Impact Investing as a Tool in Disaster Recovery

March 4, 2016

Kimberlee Maphis Early, Center for Disaster Philanthropy

Community foundations in the Philanthropic Preparedness, Resiliency and Emergency Partnership (PPREP) cohort recently participated in a webinar, "Lending as a Tool in Disaster Recovery," hosted by the Center for Disaster Philanthropy (CDP) and The Funders’ Network for Smart Growth and Livable Communities.

Bob Ottenhoff, CDP president, moderated the session, with special guest Rosalie Sheehy Cates, Philanthropy Northwest's Impact Investing Catalyst Fellow and consultant with The Giving Practice.

   Rosalie Sheehy Cates

In her presentation, “Nuts & Bolts to Consider in Disaster Mission Investing,” Cates outlined tips for determining the need or appetite for a lending program, evaluating internal foundation capacity for launching and servicing loans, exercising due diligence in determining credit-worthiness of applicants, identifying potential partners (particularly if the internal capacity for lending is not sufficient) and understanding the legal and missional aspects of a lending program.

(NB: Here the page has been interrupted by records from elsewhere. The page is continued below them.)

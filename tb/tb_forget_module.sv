// tb_forget_module: plays the input module (a queue of xf_t vectors), the
// hidden state module (h_{t-1}, h_done, f_free) and the activation module
// (act_ready, randomly withheld) around the forget module. Two sequences
// of 3 steps are run with all xf_t buffered, so the controller must take
// the direct last-step SIG -> ADD path into the second sequence. Every
// streamed f*_t element is compared with sat(xf + sat(Whf h >>> W_FL))
// (h = 0 in the first step of a sequence), and the recurrent product must
// be ready HID+4 cycles after it starts (ADD in the (HID+4)-th cycle).
module tb_forget_module;
  import mgu_pkg::*;
  localparam int N = 32, WFL = 12, T = 3, S = 2;
  logic clk = 0, rst_n = 0;
  always #5 clk = ~clk;
  logic run = 0; logic [7:0] num_steps = 8'(T);
  logic xf_valid; data_t [N-1:0] xf_vec; logic xf_pop;
  data_t [N-1:0] h_prev = '0; logic h_done = 0, f_free = 1;
  logic act_valid; act_req_t act_req; logic act_ready = 0;
  logic wr_en = 0; logic [7:0] wr_row = 0, wr_col = 0; data_t wr_data = 0; logic busy;
  forget_module #(.HID(N)) dut (.*);
  int checks = 0, failures = 0;
  initial begin
    repeat (50000) @(posedge clk);
    failures++; $display("TB_RESULT checks=%0d failures=%0d", checks, failures); $finish;
  end
  function automatic int sat(longint v);
    return (v > 32767) ? 32767 : (v < -32768) ? -32768 : int'(v);
  endfunction
  int w[N][N];
  int xf[S*T][N];
  int hv[N];
  int qi = 0;    // index of xf at the queue head
  assign xf_valid = (qi < S*T);
  always_comb for (int j = 0; j < N; j++) xf_vec[j] = data_t'(xf[(qi < S*T) ? qi : 0][j]);

  int cyc = 0, t_wh = 0, n_direct = 0;
  always @(posedge clk) if (xf_pop) qi <= qi + 1;
  always @(negedge clk) begin
    cyc++;
    if (dut.state == 3'(2) && dut.sent_all && dut.last && xf_valid) n_direct++;
    if (dut.state == 3'(3) && dut.k == 0) t_wh = cyc;
    if (dut.state == 3'(1) && t_wh != 0) begin
      checks++;
      if (cyc - t_wh != N + 3) begin failures++; $display("FAIL WH->ADD %0d cycles", cyc - t_wh); end
      t_wh = 0;
    end
  end

  initial begin
    repeat (3) @(posedge clk);
    @(negedge clk) rst_n = 1;
    for (int r = 0; r < N; r++) for (int j = 0; j < N; j++) begin
      w[r][j] = int'($urandom_range(4000)) - 2000;
      @(negedge clk); wr_en = 1; wr_row = 8'(r); wr_col = 8'(j); wr_data = data_t'(w[r][j]);
    end
    for (int v = 0; v < S*T; v++) for (int j = 0; j < N; j++) xf[v][j] = int'($urandom_range(8000)) - 4000;
    @(negedge clk); wr_en = 0; run = 1;
    for (int s = 0; s < S; s++) begin
      for (int j = 0; j < N; j++) hv[j] = 0;
      for (int t = 0; t < T; t++) begin
        int got;
        got = 0;
        while (got < N) begin
          @(negedge clk);
          act_ready = ($urandom_range(3) != 0);
          #1;
          if (act_valid && act_ready) begin
            longint acc;
            int e;
            acc = 0;
            for (int k = 0; k < N; k++) acc += longint'(hv[k]) * w[k][act_req.idx];
            e = sat(longint'(xf[s*T+t][act_req.idx]) + sat(acc >>> WFL));
            checks++;
            if (act_req.func != ACT_SIG || int'(act_req.idx) != got || int'($signed(act_req.x)) != e) begin
              failures++; $display("FAIL s%0d t%0d idx %0d: x=%0d exp %0d", s, t, act_req.idx, act_req.x, e);
            end
            got++;
          end
        end
        // act as the hidden state module: f_t in use, then h_t ready
        @(negedge clk); f_free = 0; act_ready = 0;
        repeat ($urandom_range(20) + 3) @(negedge clk);
        for (int j = 0; j < N; j++) begin
          hv[j] = (t == T-1) ? 0 : int'($urandom_range(2000)) - 1000;
          h_prev[j] = data_t'(hv[j]);
        end
        h_done = 1; f_free = 1;
        @(negedge clk); h_done = 0;
      end
    end
    checks++;
    if (n_direct == 0) begin failures++; $display("FAIL direct last-step transition not taken"); end
    $display("TB_RESULT checks=%0d failures=%0d", checks, failures);
    $finish;
  end
endmodule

Brian Fogle, president and CEO of Community Foundation of the Ozarks and a former banker, shared stories of successful lending programs dating back to the Marshall Plan after World War II, and culminating with his experience as a banker participating to secure a $400,000 community development block grant for a lending program in Stockton, Missouri following a series of tornadoes that destroyed the downtown area.

Both Cates and Fogle suggested lending as one way to make investments that reflect a foundation’s mission, in particular by supporting nonprofit or business losses not covered by insurance or federal support. Such lending programs would not supplant or would not be necessary where favorable terms for disaster recovery loans from traditional financial institutions are available — but might fill a role in the financial recovery by incorporating conditions into the lending agreements such as lower interest rates or more flexible repayment terms.

Both speakers highlighted advantages of a lending program, including:

  • Ability to extend the loan timeline through a long-term recovery period
  • Focus on identified gaps in funding after insurance and FEMA settlements have been disbursed
  • Opportunity to “build back better” by envisioning enhancements and revitalization as opposed to mere replacement
  • Provision of an ongoing source of investment capital for future applicants

They offered several cautions, as well, including:

  • Necessity of “doing homework” to make sure there is a demand for lending
  • Establishment of clear terms and process in advance of a disaster event
  • Identification of issues in review of the applicant, such as what Fogle referred to as “Lending 101’s Three C’s”— character (past credit history, reputation in community, sound leadership), collateral (ways in which institution can secure the loan), and cash flow (income and expense stream demonstrating ability to make loan payments). Fogle suggested that a foundation might relax one of the three elements, but not two, and lenders should never relax the character requirement, as “a credit risk prior to a disaster is probably going to be a credit risk after a disaster.”
  • Cates noted that “good underwriting makes better loans!” Say no to unqualified applicants upfront, rather than risk their humiliation in not complying with terms of the loan and the loss of institutional dollars and board support for lending. If a worthy organization cannot make repayment but needs support, make a grant, not a loan.
  • Avoidance of micro-lending where the work to service multiple loans of small amounts is not advisable for community foundations, but can be outsourced to experienced organizations specializing in microloans.
  • Recruitment of intermediaries (e.g., banks, community development financial institutions, accountants) who can assist with paperwork, reporting and servicing of loans if foundation chooses not to provide those functions, thereby giving these persons and institutions a role to play in recovery.
  • Size matters! Do not make a loan in an amount that is any larger than what you might provide in a grant.

Philanthropy Northwest is working with the Center for Disaster Philanthropy to create and curate content for our network.